▶ _Your assignment_: An exact transcription of the lines below, from the first through the one containing "filter is a", is the only output wanted.

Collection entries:
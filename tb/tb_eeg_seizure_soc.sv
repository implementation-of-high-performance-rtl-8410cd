// tb_eeg_seizure_soc: end-to-end test of the full 16-channel system at its
// default size (33-tap filters, 128-sample buffer, 128-point FFT).
//
// Stimulus: every channel carries DC (20000), noise and a weak tone of its
// own frequency, one sample word every 4 clocks. The 33-tap filter is a
// DC-removing high-pass (h[16] = 32, all other taps -1). Bursts of spikes
// (+1000 every 3rd sample) are added:
//   phase A  no spikes                 (buffer fills and wraps)
//   phase B  spikes on channel 5 only  (channel detects, system must not)
//   phase C  spikes on channels 2, 9, 14 (multichannel seizure, analysis)
//   phase D  spikes on channels 0 and 15 (second seizure, re-arm)
// Checks: channel_seizure of every channel after every sample against a
// reference model (FIR, comparator, IEI window, N counter); seizure and
// detected_channels against the popcount rule; each analysis report's
// channel order and band energies against a floating-point DFT of the
// samples the buffer held (the testbench mirrors the buffer, including the
// freeze while busy); energy_response for every band_sel.
// Mechanisms counted, each must occur: threshold crossings, IEI master
// resets, channel detections, a single-channel detection rejected,
// multichannel seizures, analyses started, reports, samples dropped by the
// buffer freeze, buffer wrap-around.
module tb_eeg_seizure_soc;
  import seizure_pkg::*;
  logic clk = 1'b0;
  logic rst;
  always #5 clk = ~clk;
  int checks = 0;
  int failures = 0;

  localparam int  NCH = 16;
  localparam int  T = 33;
  localparam int  N = 128;
  localparam real PI = 3.14159265358979323846;
  localparam int  THRESH = 16000;
  localparam int  IEI = 20;
  localparam int  NTH = 3;

  logic               sample_valid;
  logic [15:0]        eegdata_in [NCH];
  logic signed [15:0] fir_coef [T];
  band_e              band_sel;
  logic [15:0]        channel_seizure, detected_channels;
  logic               seizure, analysis_busy, tx_valid;
  logic [3:0]         tx_channel;
  logic [63:0]        tx_out [4];
  logic [63:0]        energy_response;

  eeg_seizure_soc dut (
    .clk(clk), .rst(rst), .sample_valid(sample_valid), .eegdata_in(eegdata_in),
    .fir_coef(fir_coef), .baseline_thresh(16'(THRESH)), .iei_thresh(16'(IEI)), .n_thresh(16'(NTH)),
    .band_sel(band_sel), .channel_seizure(channel_seizure), .detected_channels(detected_channels),
    .seizure(seizure), .analysis_busy(analysis_busy), .tx_valid(tx_valid), .tx_channel(tx_channel),
    .tx_out(tx_out), .energy_response(energy_response)
  );

  initial begin
    #100000000;
    failures++;
    $display("FAIL watchdog");
    $display("TB_RESULT checks=%0d failures=%0d", checks, failures);
    $finish;
  end

  // Reference model state.
  longint m_hist [NCH][T];
  int     m_open [NCH];
  int     m_iei [NCH];
  int     m_n [NCH];
  int     m_seen [NCH];   // samples since reset
  // Mirror of the buffer: every stored word, per channel.
  int     stored [NCH][$];
  int     words_stored;

  // Mechanism counters.
  int n_cross, n_mreset, n_ch_detect, n_rejected, n_seizure, n_analysis, n_report, n_dropped, n_wrap;
  bit prev_seizure, prev_busy;
  bit [NCH-1:0] prev_ch;
  bit [NCH-1:0] expect_reports [$];
  int           report_queue [$];

  task automatic check(string what, longint got, longint exp);
    checks++;
    if (got != exp) begin
      failures++;
      if (failures < 30) $display("FAIL %s: got %0d expected %0d", what, got, exp);
    end
  endtask

  task automatic model_sample(int c, int x);
    longint y;
    bit crossing, mr;
    for (int i = T - 1; i > 0; i--) m_hist[c][i] = m_hist[c][i-1];
    m_hist[c][0] = longint'(x);
    y = 0;
    for (int i = 0; i < T; i++) y += m_hist[c][i] * longint'(fir_coef[i]);
    if (y > 32767) y = 32767;
    if (y < -32768) y = -32768;
    m_seen[c]++;
    if (m_seen[c] < T) return;          // delay line not full yet
    crossing = (y > THRESH);
    mr = (m_open[c] != 0) && (m_iei[c] + 1 > IEI);
    if (crossing) n_cross++;
    if (mr) n_mreset++;
    if (m_open[c] != 0) begin
      if (mr) begin m_open[c] = 0; m_iei[c] = 0; end else m_iei[c]++;
    end else if (crossing) begin
      m_open[c] = 1; m_iei[c] = 0;
    end
    if (mr) m_n[c] = 0; else if (crossing) m_n[c]++;
  endtask

  // Check the band energies of one report against a DFT of the mirrored
  // buffer (the last N stored words of that channel).
  task automatic check_report(int ch);
    real e [4];
    int  base;
    for (int b = 0; b < 4; b++) e[b] = 0.0;
    base = stored[ch].size() - N;
    for (int k = 0; k < N / 2; k++) begin
      real re, im, f;
      re = 0.0; im = 0.0;
      for (int n = 0; n < N; n++) begin
        real v;
        v = real'(stored[ch][base + n] - 32768);
        re += v * $cos(2.0 * PI * real'(k * n % N) / real'(N));
        im -= v * $sin(2.0 * PI * real'(k * n % N) / real'(N));
      end
      f = real'(k) * 173.61 / real'(N);
      if (f >= 4.0  && f <= 7.0)  e[0] += re * re + im * im;
      if (f >= 8.0  && f <= 12.0) e[1] += re * re + im * im;
      if (f >= 13.0 && f <= 29.0) e[2] += re * re + im * im;
      if (f >= 30.0 && f <= 50.0) e[3] += re * re + im * im;
    end
    for (int b = 0; b < 4; b++) begin
      real got, err;
      got = real'(tx_out[b]);
      err = got - e[b];
      if (err < 0) err = -err;
      checks++;
      if (err > 0.002 * e[b] + 1.0e6) begin
        failures++;
        $display("FAIL report ch %0d band %0d: %e expected %e", ch, b, got, e[b]);
      end
    end
    for (int b = 0; b < 4; b++) begin
      band_sel = band_e'(b);
      #1;
      check("energy_response", longint'(energy_response), longint'(tx_out[b]));
    end
  endtask

  // Watch reports on every clock.
  always @(negedge clk) begin
    if (!rst && tx_valid) begin
      n_report++;
      checks++;
      if (report_queue.size() == 0) begin
        failures++;
        $display("FAIL unexpected report for channel %0d", tx_channel);
      end else begin
        int exp_ch;
        exp_ch = report_queue.pop_front();
        check("report channel", longint'(tx_channel), longint'(exp_ch));
        check_report(int'(tx_channel));
      end
    end
    if (!rst && analysis_busy && !prev_busy) n_analysis++;
    prev_busy = analysis_busy;
  end

  int tone_hz [NCH];

  task automatic apply_sample(int t, bit [NCH-1:0] spiking);
    int x [NCH];
    bit [NCH-1:0] exp_ch;
    int pc;
    for (int c = 0; c < NCH; c++) begin
      x[c] = 20000 + $urandom_range(0, 40)
           + $rtoi(300.0 * $sin(2.0 * PI * real'(tone_hz[c]) * real'(t) / 173.61));
      if (spiking[c] && (t % 3 == 0)) x[c] += 1000;
      eegdata_in[c] = 16'(x[c]);
    end
    sample_valid = 1'b1;
    if (!analysis_busy) begin
      for (int c = 0; c < NCH; c++) stored[c].push_back(x[c]);
      words_stored++;
      if (words_stored > N) n_wrap++;
    end else begin
      n_dropped++;
    end
    @(negedge clk);
    sample_valid = 1'b0;
    for (int c = 0; c < NCH; c++) model_sample(c, x[c]);
    repeat (3) @(negedge clk);
    // Compare the detectors (settled 2 clocks after the sample) and the
    // multichannel stage (3 clocks).
    exp_ch = '0;
    for (int c = 0; c < NCH; c++) exp_ch[c] = (m_n[c] > NTH);
    check("channel_seizure", longint'(channel_seizure), longint'(exp_ch));
    check("detected_channels", longint'(detected_channels), longint'(exp_ch));
    pc = $countones(exp_ch);
    check("seizure", longint'(seizure), longint'(pc >= 2));
    for (int c = 0; c < NCH; c++) if (exp_ch[c] && !prev_ch[c]) n_ch_detect++;
    if (pc == 1 && !seizure && (exp_ch & ~prev_ch) != 0) n_rejected++;
    if (seizure && !prev_seizure) begin
      n_seizure++;
      for (int c = 0; c < NCH; c++) if (detected_channels[c]) report_queue.push_back(c);
    end
    prev_seizure = seizure;
    prev_ch = exp_ch;
  endtask

  initial begin
    int t;
    rst = 1'b1; sample_valid = 1'b0; band_sel = BAND_THETA;
    for (int c = 0; c < NCH; c++) begin
      eegdata_in[c] = '0;
      tone_hz[c] = 5 + 3 * c;   // 5 .. 50 Hz
      m_open[c] = 0; m_iei[c] = 0; m_n[c] = 0; m_seen[c] = 0;
      for (int i = 0; i < T; i++) m_hist[c][i] = 0;
    end
    for (int i = 0; i < T; i++) fir_coef[i] = (i == 16) ? 16'sd32 : -16'sd1;
    words_stored = 0;
    prev_seizure = 0; prev_busy = 0; prev_ch = '0;
    repeat (3) @(negedge clk);
    rst = 1'b0;
    @(negedge clk);

    t = 0;
    for (int i = 0; i < 200; i++) apply_sample(t++, '0);                        // A
    for (int i = 0; i < 15; i++)  apply_sample(t++, 16'(1 << 5));               // B
    for (int i = 0; i < 80; i++)  apply_sample(t++, '0);
    for (int i = 0; i < 15; i++)  apply_sample(t++, 16'b0100_0010_0000_0100);   // C
    for (int i = 0; i < 700; i++) apply_sample(t++, '0);
    for (int i = 0; i < 15; i++)  apply_sample(t++, 16'b1000_0000_0000_0001);   // D
    for (int i = 0; i < 700; i++) apply_sample(t++, '0);

    check("all reports seen", longint'(report_queue.size()), 0);
    $display("mechanisms: crossings=%0d master_resets=%0d channel_detections=%0d rejected_single=%0d",
             n_cross, n_mreset, n_ch_detect, n_rejected);
    $display("            seizures=%0d analyses=%0d reports=%0d dropped_while_frozen=%0d wraps=%0d",
             n_seizure, n_analysis, n_report, n_dropped, n_wrap);
    check("crossings happened", longint'(n_cross > 0), 1);
    check("master resets happened", longint'(n_mreset > 0), 1);
    check("channel detections happened", longint'(n_ch_detect > 0), 1);
    check("single-channel detection rejected", longint'(n_rejected > 0), 1);
    check("multichannel seizures", longint'(n_seizure), 2);
    check("analyses", longint'(n_analysis), 2);
    check("reports", longint'(n_report), 5);
    check("buffer froze during analysis", longint'(n_dropped > 0), 1);
    check("buffer wrapped", longint'(n_wrap > 0), 1);
    $display("TB_RESULT checks=%0d failures=%0d", checks, failures);
    $finish;
  end
endmodule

▶ _Written answer_:
filename tb/tb_eeg_seizure_soc.sv
repository implementation-of-high-performance-rtl-8410cd
// tb_eeg_seizure_soc: end-to-end test of the full 16-channel system at its
// default size (33-tap filters, 128-sample buffer, 128-point FFT).
//
// Stimulus: every channel carries DC (20000), noise and a weak tone of its
// own frequency, one sample word every 4 clocks. The 33-tap filter is a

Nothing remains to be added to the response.